There is a lot to still figure out about the nature of learning. When exploring the edge of any field of knowledge it is useful to look for the contradictions. These generate the most heated debates – so there’s lots of noise – but they also perhaps herald the transition to a new, more complete theory.
If I were to ask you to name the capital of Texas, you might struggle. Perhaps you would suggest that it is Dallas or Houston. If I then informed you that it’s Austin then the research suggests that you are likely to remember this better than if I had simply told you that the capital of Texas is Austin. This is the ‘generation effect’ and you could also characterise it as a ‘productive failure’ effect: You failed but your failure was productive in helping you recall the correct answer at a later time.

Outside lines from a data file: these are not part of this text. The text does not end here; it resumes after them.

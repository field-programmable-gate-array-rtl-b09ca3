// Streaming FFT of 2^LOG2N points built from LOG2N radix-2 single-path
// delay-feedback stages (decimation in frequency), one sample per clock.
//
// Stage s has a feedback delay of N/2^(s+1) words and its own rotation CORDIC
// for the twiddle factors, so no twiddle ROM exists. Each stage adds one bit of
// growth, so the output is IN_W+LOG2N bits wide with no scaling: the binary
// point stays where it was at the input.
//
// Frames: input goes through a FIFO of one frame. The pipeline opens a frame
// only at a frame boundary and, inside a frame, stalls (all stages hold) while
// the FIFO is empty, so input may have gaps anywhere. After the last input
// the block keeps itself running for whole zero frames (at least the pipeline
// latency) so that the last frame comes out without waiting for more input;
// a valid bit travels with each sample, so the drain zeros never appear as
// output. A real frame arriving during a drain frame waits in the FIFO for
// the next boundary. The FIFO must not be asked to hold more than N samples.
//
// Output order is bit-reversed: out_bin gives the frequency index of each
// output sample. Latency from a frame's first input to its first output is
// N + LOG2N * (CORDIC_STAGES + 2) clock cycles (one FIFO cycle plus the
// LAT_TOTAL cycles of the stages) when the input is continuous. The document specifies only "FFT HDL Optimized" of the
// reference model; the R2SDF structure, the growth per stage and the
// bit-reversed output order are this design's own choices.
module fft_r2sdf #(
  parameter int unsigned LOG2N         = 12,
  parameter int unsigned IN_W          = 32,
  parameter int unsigned TW_W          = 18,
  parameter int unsigned CORDIC_STAGES = 16
) (
  input  logic                         clk,
  input  logic                         rst,
  input  logic                         in_valid,
  input  logic signed [IN_W-1:0]       in_re,
  input  logic signed [IN_W-1:0]       in_im,
  output logic                         out_valid,
  output logic [LOG2N-1:0]             out_bin,
  output logic signed [IN_W+LOG2N-1:0] out_re,
  output logic signed [IN_W+LOG2N-1:0] out_im
);
  localparam int unsigned N = 1 << LOG2N;

  function automatic int unsigned stage_lat(input int unsigned s);
    return (1 << (LOG2N - 1 - s)) + CORDIC_STAGES + 2;
  endfunction

  function automatic int unsigned lat_before(input int unsigned s);
    int unsigned acc = 0;
    for (int unsigned j = 0; j < s; j++) acc += stage_lat(j);
    return acc;
  endfunction

  localparam int unsigned LAT_TOTAL = lat_before(LOG2N);
  localparam int unsigned DRAIN     = ((LAT_TOTAL + N - 1) / N) * N;

  // Input FIFO of one frame. The pipeline takes a frame from it only at a
  // frame boundary; inside a frame it stalls (en low) when the FIFO runs dry.
  localparam int unsigned FW = 2 * IN_W;
  logic [FW-1:0]        fifo [N];
  logic [LOG2N-1:0]     f_wr, f_rd;
  logic [LOG2N:0]       f_cnt;
  logic                 f_empty, take, frame_real;
  logic [$clog2(DRAIN+1)-1:0] drain;
  logic [LOG2N-1:0]     in_pos;
  logic                 en;
  logic signed [IN_W-1:0] x_re, x_im;

  assign f_empty = (f_cnt == 0);
  // take a real sample: inside a real frame, or to open one at a boundary
  assign take = !f_empty && ((in_pos == 0) || frame_real);
  // run: a real sample, or a zero sample of a drain frame
  assign en   = take || ((in_pos == 0) ? (f_empty && drain != 0) : !frame_real);
  assign {x_re, x_im} = take ? fifo[f_rd] : '0;

  always_ff @(posedge clk) begin
    if (in_valid) fifo[f_wr] <= {in_re, in_im};
  end

  always_ff @(posedge clk) begin
    if (rst) begin
      f_wr       <= '0;
      f_rd       <= '0;
      f_cnt      <= '0;
      drain      <= '0;
      in_pos     <= '0;
      frame_real <= 1'b0;
    end else begin
      if (in_valid) f_wr <= f_wr + 1'b1;
      if (take)     f_rd <= f_rd + 1'b1;
      f_cnt <= f_cnt + (LOG2N+1)'(in_valid) - (LOG2N+1)'(take);
      if (take)            drain <= ($clog2(DRAIN+1))'(DRAIN);
      else if (en && drain != 0) drain <= drain - 1'b1;
      if (en) begin
        in_pos <= in_pos + 1'b1;
        if (in_pos == 0) frame_real <= take;
      end
    end
  end

  // Valid bit per sample through the whole pipeline.
  logic [LAT_TOTAL-1:0] vsr;
  logic                 fresh;
  always_ff @(posedge clk) begin
    if (rst) begin
      vsr   <= '0;
      fresh <= 1'b0;
    end else begin
      fresh <= en;
      if (en) vsr <= {vsr[LAT_TOTAL-2:0], take};
    end
  end

  for (genvar s = 0; s < LOG2N; s++) begin : g_st
    localparam int unsigned LOG2D = LOG2N - 1 - s;
    localparam int unsigned W     = IN_W + s;
    localparam int unsigned CNT0  = ((1 << (LOG2D + 1)) - (lat_before(s) % (1 << (LOG2D + 1))))
                                    % (1 << (LOG2D + 1));
    logic signed [W-1:0] i_re, i_im;
    logic signed [W:0]   o_re, o_im;
    if (s == 0) begin : g_in
      assign i_re = x_re;
      assign i_im = x_im;
    end else begin : g_chain
      assign i_re = g_st[s-1].o_re;
      assign i_im = g_st[s-1].o_im;
    end
    fft_stage #(
      .LOG2D(LOG2D), .IN_W(W), .TW_W(TW_W),
      .CORDIC_STAGES(CORDIC_STAGES), .CNT0(CNT0)
    ) u_stage (
      .clk(clk), .rst(rst), .en(en),
      .in_re(i_re), .in_im(i_im), .out_re(o_re), .out_im(o_im)
    );
  end

  assign out_re    = g_st[LOG2N-1].o_re;
  assign out_im    = g_st[LOG2N-1].o_im;
  assign out_valid = fresh && vsr[LAT_TOTAL-1];

  // Output position within the frame, bit-reversed into the frequency index.
  logic [LOG2N-1:0] out_pos;
  always_ff @(posedge clk) begin
    if (rst)            out_pos <= '0;
    else if (out_valid) out_pos <= out_pos + 1'b1;
  end
  always_comb
    for (int b = 0; b < LOG2N; b++) out_bin[b] = out_pos[LOG2N-1-b];

  // The FIFO holds one frame; input beyond that would be lost.
  always_ff @(posedge clk)
    if (!rst && in_valid) assert (f_cnt < (LOG2N+1)'(N) || take) else $error("fft_r2sdf: input FIFO overflow");
endmodule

Yet the worked example effect seems to show something opposite to this. When novice algebra students are given a worked example to study they learn more than if they try to solve the problem themselves.
One way of resolving the contradiction might be to do with feedback. In the Texas example, the answer is given after the failed attempt. Productive failure research attempts to do the same for mathematical problems – after a period of problem solving, students are given direct instruction in the standard solution method. There is some evidence to support this approach but it is far from overwhelming and there have been questions about the experimental designs that have been used.
A competing way of resolving the contradiction between learner-generation and explicit guidance has been put forward by John Sweller and others. He defines something known as ‘element interactivity’. This is essentially a measure of how dependent different elements of a problem are upon other elements of the problem. In the case of the capital of Texas, there is pretty much no element interactivity at all. It is a single, bald fact to recall. The same is true for what might, on the surface, seem quite complicated items such as the name of a chemical element. However, in an algebra problem, ‘a’ relates in a specific way to ‘y’ which relates in a specific way to ‘x’. Manipulate one and this has consequences for the others and so you need to be able to handle both the elements and the relationships between them. Furthermore, it is suggested that as you become more expert, this element interactivity decreases because you simply ‘know’ many of these relationships – the solution patterns are stored in your long term memory.
Cognitive load theory would predict that too much element interactivity would lead to reduced learning and a reversal of the generation effect.
The idea of element interactivity has been quite roundly criticised, notable by Jeffrey Karpicke. And this fair enough. Even Sweller will acknowledge that it is hard to define or quantify element interactivity in many situations.
Karpicke’s interest comes from his research into retrieval practice. This is the idea that testing or quizzing is a more effective learning activity than restudying or rereading – you’ve probably heard of this. There is plenty of evidence to support this effect, much of which comes from well-designed lab-based studies. Retrieval practice is similar to the generation effect except that it comes after an initial phase of teaching rather than at the very start. However, it seems likely that retrieval and generation share some characteristics and work in similar ways.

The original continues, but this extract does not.